Biopsies are the only way to prove liver damage and appeal for drug coverage if the enzyme level is not at the specified level.

"That adds more cost to our health care system," he said. "And I find that abhorrent as a taxpayer. As a physician I find that it is unethical that we should not be providing the [biopsy] service."

A spokesman for Vancouver Coastal Health Authority said the policy is there to protect patients.

"There are significant complications associated with liver biopsies," Gavin Wilson wrote in an e-mail. "A process needs to be in place to ensure there is physician coverage available for these patients if and when they are admitted to hospital as a result of any complications."

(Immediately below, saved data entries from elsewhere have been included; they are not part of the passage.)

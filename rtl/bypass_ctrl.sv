// bypass_ctrl: pipeline-mode switch of one configurable-pipeline unit.
//
// The unit's mode (mode = 1: pipeline registers bypassed) may only change
// while no operation is inside its pipeline, or results in flight would be lost
// or emerge twice. When the requested mode req differs from the applied mode,
// pending goes high; the issue logic then sends no new operation to the unit.
// Once the unit reports busy = 0, the new mode is applied at the next clock
// edge and pending falls. switches counts the applied mode changes (wraps).
// Reset applies the pipelined mode (mode = 0).
//
// The document has the bypass signal set per unit at run time, together with
// the unit's clock and voltage; this drain-then-switch protocol is this
// design's choice.
module bypass_ctrl #(
  parameter int CNT_W = 16
) (
  input  logic             clk,
  input  logic             rst_n,
  input  logic             req,
  input  logic             busy,
  output logic             mode,
  output logic             pending,
  output logic [CNT_W-1:0] switches
);
  assign pending = req != mode;

  always_ff @(posedge clk or negedge rst_n) begin
    if (!rst_n) begin
      mode     <= 1'b0;
      switches <= '0;
    end else if (pending && !busy) begin
      mode     <= req;
      switches <= switches + 1'b1;
    end
  end

  // The mode never changes while the unit holds an operation.
  a_stable_while_busy: assert property (@(posedge clk) disable iff (!rst_n) busy |=> $stable(mode))
    else $error("bypass_ctrl: mode changed while the unit was busy");
endmodule
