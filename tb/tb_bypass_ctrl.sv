// tb_bypass_ctrl: self-checking testbench of bypass_ctrl.
//
// Toggles the requested mode at random while a model of a unit holds a random
// number of in-flight operations. Checks that pending reflects req != mode,
// that the mode never changes while the unit is busy, that it changes one
// clock after the unit is idle with a pending request, and that the switch
// counter counts every change.
module tb_bypass_ctrl;
  logic clk = 0, rst_n = 0, req = 0, busy = 0;
  logic mode, pending;
  logic [15:0] switches;
  int checks = 0, failures = 0, expected_switches = 0, inflight = 0;

  bypass_ctrl dut (.clk, .rst_n, .req, .busy, .mode, .pending, .switches);

  always #5 clk = ~clk;

  task automatic check(string what, logic ok);
    checks++;
    if (!ok) begin
      failures++;
      if (failures < 10) $display("FAIL %s", what);
    end
  endtask

  initial begin
    repeat (100000) @(posedge clk);
    failures++;
    $display("TB_RESULT checks=%0d failures=%0d", checks, failures);
    $finish;
  end

  initial begin
    repeat (2) @(negedge clk);
    check("reset mode is pipelined", mode == 0 && switches == 0);
    rst_n = 1;
    for (int i = 0; i < 5000; i++) begin
      logic m0, sw;
      @(negedge clk);
      if ($urandom_range(0, 9) == 0) req = ~req;
      if (!pending && $urandom_range(0, 2) == 0) inflight = inflight + $urandom_range(1, 4);
      busy = inflight != 0;
      #1;
      check("pending = req != mode", pending == (req != mode));
      m0 = mode;
      sw = pending && !busy;
      @(negedge clk);
      if (sw) expected_switches++;
      check($sformatf("mode after edge (busy=%0d)", busy), mode == (sw ? req : m0));
      check("switch count", switches == 16'(expected_switches));
      if (inflight > 0) inflight--;
    end
    check("switches happened", expected_switches > 50);
    $display("TB_RESULT checks=%0d failures=%0d", checks, failures);
    $finish;
  end
endmodule
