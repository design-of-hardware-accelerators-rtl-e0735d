// bypass_reg: configurable pipeline register.
//
// A pipeline flip-flop with a 2:1 multiplexer on its output. With bypass = 0
// the output is the registered input (one cycle of latency); with bypass = 1
// the input goes straight to the output and the stage is combinational. The
// flip-flop keeps running on clk, which the unit around it gates off while
// bypass is set, so a bypassed register holds its last value and toggles
// nothing. This structure is the one the document describes for every pipeline
// register of the FP adder and multiplier. The asynchronous active-low reset
// (to zero) is this design's choice; it clears valid bits even while the clock
// is gated.
//
// Timing: q = bypass ? d : d delayed by one rising edge of clk.
module bypass_reg #(
  parameter int W = 1
) (
  input  logic         clk,
  input  logic         rst_n,
  input  logic         bypass,
  input  logic [W-1:0] d,
  output logic [W-1:0] q
);
  logic [W-1:0] ff;

  always_ff @(posedge clk or negedge rst_n) begin
    if (!rst_n) ff <= '0;
    else        ff <= d;
  end

  assign q = bypass ? d : ff;
endmodule
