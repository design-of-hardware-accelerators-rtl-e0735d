// tb_bypass_reg: self-checking testbench of bypass_reg.
//
// Drives random data each cycle. With bypass = 0 the output must equal the
// input of the previous cycle; with bypass = 1 it must equal the current input
// in the same cycle. Also checks the asynchronous reset to zero.
module tb_bypass_reg;
  logic clk = 0, rst_n = 0, bypass = 0;
  logic [15:0] d = 0, q, prev;
  int checks = 0, failures = 0;

  bypass_reg #(.W(16)) dut (.clk, .rst_n, .bypass, .d, .q);

  always #5 clk = ~clk;

  task automatic check(string what, logic ok);
    checks++;
    if (!ok) begin
      failures++;
      if (failures < 10) $display("FAIL %s", what);
    end
  endtask

  initial begin
    repeat (10000) @(posedge clk);
    failures++;
    $display("TB_RESULT checks=%0d failures=%0d", checks, failures);
    $finish;
  end

  initial begin
    d = 16'hBEEF;
    repeat (2) @(negedge clk);
    check("reset clears", q == 16'h0);
    rst_n = 1;
    prev = d;
    for (int i = 0; i < 2000; i++) begin
      @(negedge clk);
      if (!bypass) check($sformatf("registered q=%h exp %h", q, prev), q == prev);
      bypass = (i % 200) >= 100;
      d = 16'($urandom);
      #1;
      if (bypass) check("bypassed q follows d", q == d);
      prev = d;
      if (bypass) begin
        d = ~d;
        #1;
        check("bypassed q follows d within the cycle", q == d);
        prev = d;
      end
    end
    $display("TB_RESULT checks=%0d failures=%0d", checks, failures);
    $finish;
  end
endmodule
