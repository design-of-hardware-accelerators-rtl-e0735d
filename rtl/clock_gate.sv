// clock_gate: integrated clock-gating cell for the configurable pipeline.
//
// When a unit runs with its pipeline bypassed, its pipeline flip-flops are not
// used, so their clock is switched off. The enable is captured by a latch that
// is transparent while clk is low, and the gated clock is clk AND the latched
// enable; the enable can therefore change at any time in the cycle without
// producing a glitch on gclk. The latch is the intended element of this cell
// (the standard latch-plus-AND clock gate), which is why a latch warning on
// this module stands. Gating the clock with the bypass signal follows the
// document; the latch-based cell structure is the usual choice, not given there.
//
// Ports: clk (free-running), en (1 = clock runs), gclk (gated clock).
module clock_gate (
  input  logic clk,
  input  logic en,
  output logic gclk
);
  logic en_lat;

  always_latch begin
    if (!clk) en_lat = en;
  end

  assign gclk = clk & en_lat;
endmodule
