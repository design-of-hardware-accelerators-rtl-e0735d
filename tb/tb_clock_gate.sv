// tb_clock_gate: self-checking testbench of clock_gate.
//
// Counts rising edges of the gated clock over windows where the enable is held
// high or low, and changes the enable in the high phase of clk to show that
// the change takes effect only from the next clock period, without glitches.
module tb_clock_gate;
  logic clk = 0, en = 0, gclk;
  int checks = 0, failures = 0, edges = 0;

  clock_gate dut (.clk, .en, .gclk);

  always #5 clk = ~clk;
  always @(posedge gclk) edges++;

  task automatic check(string what, logic ok);
    checks++;
    if (!ok) begin
      failures++;
      $display("FAIL %s", what);
    end
  endtask

  initial begin
    repeat (10000) @(posedge clk);
    failures++;
    $display("TB_RESULT checks=%0d failures=%0d", checks, failures);
    $finish;
  end

  initial begin
    for (int r = 0; r < 20; r++) begin
      int n;
      logic e;
      n = $urandom_range(1, 20);
      e = $urandom_range(0, 1);
      @(negedge clk);
      en = e;
      edges = 0;
      repeat (n) @(negedge clk);
      check($sformatf("en=%0d: %0d edges in %0d cycles", e, edges, n), edges == (e ? n : 0));
      // change enable while clk is high: gclk must not change now
      @(posedge clk);
      #1;
      en = ~en;
      #1;
      check("no change while clk high", gclk == e);
      en = e;
    end
    $display("TB_RESULT checks=%0d failures=%0d", checks, failures);
    $finish;
  end
endmodule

Farley, who also once spearheaded a campaign to have all grade 6 students in the province vaccinated for hepatitis B, and whose groundbreaking work will be honoured by the Canadian Liver Foundation with a gala tribute in November, says he is left feeling buried under bureaucracy while his patients die.

"Where are the folks that are supposed to be responsible? What are they doing?" he asked. "Sometimes I wonder why the heck I entered medicine. I cannot give the patients what I was trained to do."